Quello che il Giovio lo mandasse a quel paese e non gli pagasse nemmeno gli arretrati, visto che non aveva scoperto un bel niente.
Non che, dopo qualche giorno, ci si fosse impegnato più di tanto. Anzi, convinto che quelle del Notaro fossero solo ubbìe, aveva ripreso in pieno la sua attività di bracconiere piazzando trappole e mettendo in conto al Giovio quel tempo.
A tutto però c’era un limite, soprattutto alla pazienza di un essere come il Notaro. Il quale, tra l’altro, poteva avvalersi di chissà quanti altri occhi di spia oltre ai suoi, e quindi venire informato che lui lo stava bellamente prendendo per il culo.

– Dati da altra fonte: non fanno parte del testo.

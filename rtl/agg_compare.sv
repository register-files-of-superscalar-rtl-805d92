// agg_compare: comparator array for request aggregation.
//
// Accesses that arrive in the same cycle and name the same register are
// aggregated: only the highest-priority one (its "leader") requests the
// bank, and the others share its grant.  The array compares every pair of
// valid accesses; access i's leader is the lowest index j <= i with a
// matching register number.  Ports are ordered by priority, write ports
// first, so a write always leads the reads of the same register and the
// reads receive the written value through the bank port.
//
// Purely combinational.  The pairwise comparator array and the priority of
// writes over reads follow the design description; returning a leader
// index (reused by later stages and the AND-OR array) is this design's
// encoding.
module agg_compare #(
  parameter int unsigned N     = rf_pkg::MST_NREAD + rf_pkg::MST_NWRITE,
  parameter int unsigned REG_W = rf_pkg::MST_BANK_W + rf_pkg::MST_IDX_W,
  localparam int unsigned LI_W = (N > 1) ? $clog2(N) : 1
) (
  input  logic [N-1:0]             valid,
  input  logic [N-1:0][REG_W-1:0]  regn,
  output logic [N-1:0][LI_W-1:0]   leader,
  output logic [N-1:0]             is_leader
);
  always_comb begin
    for (int i = 0; i < N; i++) begin
      leader[i] = LI_W'(i);
      for (int j = N - 1; j >= 0; j--) begin
        if (j < i && valid[j] && valid[i] && regn[j] == regn[i]) leader[i] = LI_W'(j);
      end
      is_leader[i] = valid[i] && (32'(leader[i]) == i);
    end
  end
endmodule
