// tb_agg_compare: random register numbers drawn from a small set so that
// matches are frequent; each access's leader must be the first valid
// access with the same register number, and is_leader exactly the valid
// accesses that are their own leader.
module tb_agg_compare;
  localparam int N = 15, RW = 9;
  logic [N-1:0] valid, is_leader;
  logic [N-1:0][RW-1:0] regn;
  logic [N-1:0][3:0] leader;
  int checks = 0, failures = 0;

  agg_compare u_dut (.valid(valid), .regn(regn), .leader(leader), .is_leader(is_leader));

  initial begin
    for (int n = 0; n < 3000; n++) begin
      for (int i = 0; i < N; i++) begin
        valid[i] = ($urandom_range(0, 3) != 0);
        regn[i]  = RW'($urandom_range(0, 7));
      end
      #1;
      for (int i = 0; i < N; i++) if (valid[i]) begin
        int l;
        l = i;
        for (int j = 0; j < i; j++) if (valid[j] && regn[j] == regn[i] && l == i) l = j;
        checks++;
        if (leader[i] != 4'(l) || is_leader[i] != (l == i)) begin
          failures++; $display("FAIL access %0d leader %0d exp %0d", i, leader[i], l);
        end
      end else begin
        checks++;
        if (is_leader[i]) begin failures++; $display("FAIL invalid access leads"); end
      end
    end
    $display("TB_RESULT checks=%0d failures=%0d", checks, failures);
    $finish;
  end
  initial begin
    #100000;
    failures++;
    $display("TB_RESULT checks=%0d failures=%0d", checks, failures);
    $finish;
  end
endmodule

Aveva quindi ripreso, o meglio, s’era dato l’ordine di mettere in atto senza deviazioni le direttive del Giovio e la prima sorpresa l’aveva colto quasi subito, una mattina in cui una nebbiolina, quella stessa dentro la quale si nascondevano i fiati delle lepri, si era piano piano dissolta.
«O bella!» aveva esclamato, rimproverandosi anche, perché di ciò che aveva sotto gli occhi avrebbe potuto, anzi dovuto accorgersi molto prima.
Figurarsi, uno come lui che si accorgeva di un rametto appena spezzato o di una betulla scortecciata da qualche capriolo!
La villa Coloni si era rivelata ai suoi occhi in una maestosa e inquietante solitudine.
E, davanti a tutto quel silenzio, sorta di monumento naturale al mistero che segue alla fine di ogni cosa, umana o no che sia, quella pianta che il Torsolo, fosse stato più attento e più convinto dell’incarico che il Notaro gli aveva dato, avrebbe dovuto notare ben prima.
Piante del genere non se ne vedevano tante in giro.
Anzi.
Se ne volevi vedere una, dovevi andare a spiare nel giardino di qualche signore, quale appunto era stato il Coloni, o magari scendere a Como.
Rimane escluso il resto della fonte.